India has slowed exports of coronavirus vaccines as it expands domestic inoculations to curb a steady increase in infections, according to government officials with knowledge of the matter.
The decision to reduce supplies to other nations came after the South Asian nation decided to expand its vaccination program earlier this week to include everyone over the age of 45, said an official asking not to be identified as the decision to cut shipments has not been officially announced.
India’s infections have been marking a quick uptick over the last month. On Thursday the federal Health Ministry reported a daily jump of over 53,000 new infections, levels last seen in late October. With almost 11.8 million total cases India trails only the U.S. and Brazil as the nation worse hit by the Covid-19 pandemic.
The world’s biggest vaccine exporter last shipped out shots on March 18, data from India’s Ministry of External Affairs shows. Although put on the back-burner, a schedule for vaccine exports is in place until March 28, said another official. The hold on exports may be reviewed in a month or two and India will honor commercial contracts even if at a slower pace, the officials said.
A spokeswoman for the Health Ministry didn’t immediately reply to a request for comment.
India is expected to ship 1.2 million vaccine doses to neighboring Bangladesh during Prime Minister Narendra Modi’s visit Friday.
The decision to send those shots was taken before New Delhi decided to accelerate domestic immunizations, one official said. India has exported or donated more than 60 million shots so far as part of its vaccine diplomacy efforts.
Curbs by India could affect the vaccination plans of several nations across the globe. Medics in the U.K. are facing a four-week Covid-19 vaccine supply cut because of a delayed shipment of AstraZeneca Plc’s Covid-19 vaccine from India.
Doses made by one of Astra’s manufacturing partners, the Serum Institute of India Ltd., have been stalled, and another 1.7 million shots have been kept back in the last week for further checks on their stability, U.K. Health Secretary Matt Hancock told Parliament in a statement Thursday.
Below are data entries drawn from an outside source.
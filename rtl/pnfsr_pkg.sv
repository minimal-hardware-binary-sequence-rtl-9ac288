// pnfsr_pkg: constants and types shared by the pseudonoise sequence
// generator / cycle-length detector.
//
// The register has 35 stages and the feedback network accepts six taps;
// both numbers follow the original hardware. Stage numbers run from 1
// (the stage that receives the feedback) to N_STAGES (the highest); the
// value 0 of a stage number means "not connected". The 36-bit cycle count
// (enough for the longest possible cycle of 2^35 states) and the
// controller's state encoding are this design's own choices.
package pnfsr_pkg;

  parameter int unsigned N_STAGES = 35;  // flip-flops in the register
  parameter int unsigned N_TAPS   = 6;   // feedback taps, last stage included
  parameter int unsigned POS_W    = $clog2(N_STAGES + 1);  // stage number width
  parameter int unsigned CNT_W    = N_STAGES + 1;          // cycle count width

  typedef logic [POS_W-1:0] stage_num_t;

  // Operating mode chosen when a run is started.
  typedef enum logic {
    MODE_MEASURE  = 1'b0,  // run until the initial state returns, count pulses
    MODE_GENERATE = 1'b1   // free-running sequence generator, run until stopped
  } run_mode_e;

  // Word detector input source.
  typedef enum logic {
    DET_SRC_FSR = 1'b0,  // the register's own stages
    DET_SRC_EXT = 1'b1   // outputs of logic circuits under test
  } det_src_e;

  // States of the sequential control network.
  typedef enum logic [2:0] {
    ST_IDLE   = 3'd0,  // clock to the register held off
    ST_LOAD   = 3'd1,  // initial state inserted into the register
    ST_SAMPLE = 3'd2,  // word detector samples the initial state (primed)
    ST_RUN    = 3'd3,  // clock strobes the register, pulses counted
    ST_DONE   = 3'd4   // initial word seen again, count holds cycle length
  } ctrl_state_e;

endpackage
The Serum delays account for four million doses, according to the U.K. Department of Health and Social Care.
A spokesperson for Serum declined to comment, though the head of the company, Adar Poonawalla, told Bloomberg in an interview aired last week that India had requested more vaccines than initially expected.
The World Health Organization-backed Covax initiative, which is buying vaccines for poor and middle-income countries, was experiencing “teething problems” and its major suppliers—AstraZeneca and Serum—can’t keep pace with orders, Bruce Aylward, a senior WHO official, said on Monday.
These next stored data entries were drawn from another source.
// cycle_counter: counts the clock pulses applied to the shift register.
//
// `clear` zeroes the count; `inc` adds one per clock. At the end of a
// measurement the count equals the number of pulses the register needed to
// come back to its initial state, i.e. the length of the cycle that
// contains that state. The count wraps after 2^W-1; the default width of
// N_STAGES+1 bits holds the longest cycle a 35-stage register can have
// (2^35 states) without wrapping.
//
// Timing: count changes one clock after clear/inc; clear has priority.
// From the original hardware: a count of pulses. Own choices: the width,
// synchronous reset and clear.
module cycle_counter
  import pnfsr_pkg::*;
#(
  parameter int unsigned W = CNT_W
) (
  input  logic         clk,
  input  logic         rst,
  input  logic         clear,
  input  logic         inc,
  output logic [W-1:0] count
);

  always_ff @(posedge clk) begin
    if (rst || clear) count <= '0;
    else if (inc)     count <= count + 1'b1;
  end

endmodule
India has administered 53.15 million shots so far and inoculated—or given two vaccine doses—to 8.29 million people or 0.6% of its population, according to Bloomberg’s vaccine tracker. The country had set a target of immunizing 300 million healthcare and frontline workers by August but has struggled to meet that. In March it widened its criteria to include anyone over 60 and people over 45, with comorbidities. From April 1 that list will include everyone over 45.
India has also allowed private hospitals and clinics to vaccinate people for a set fee.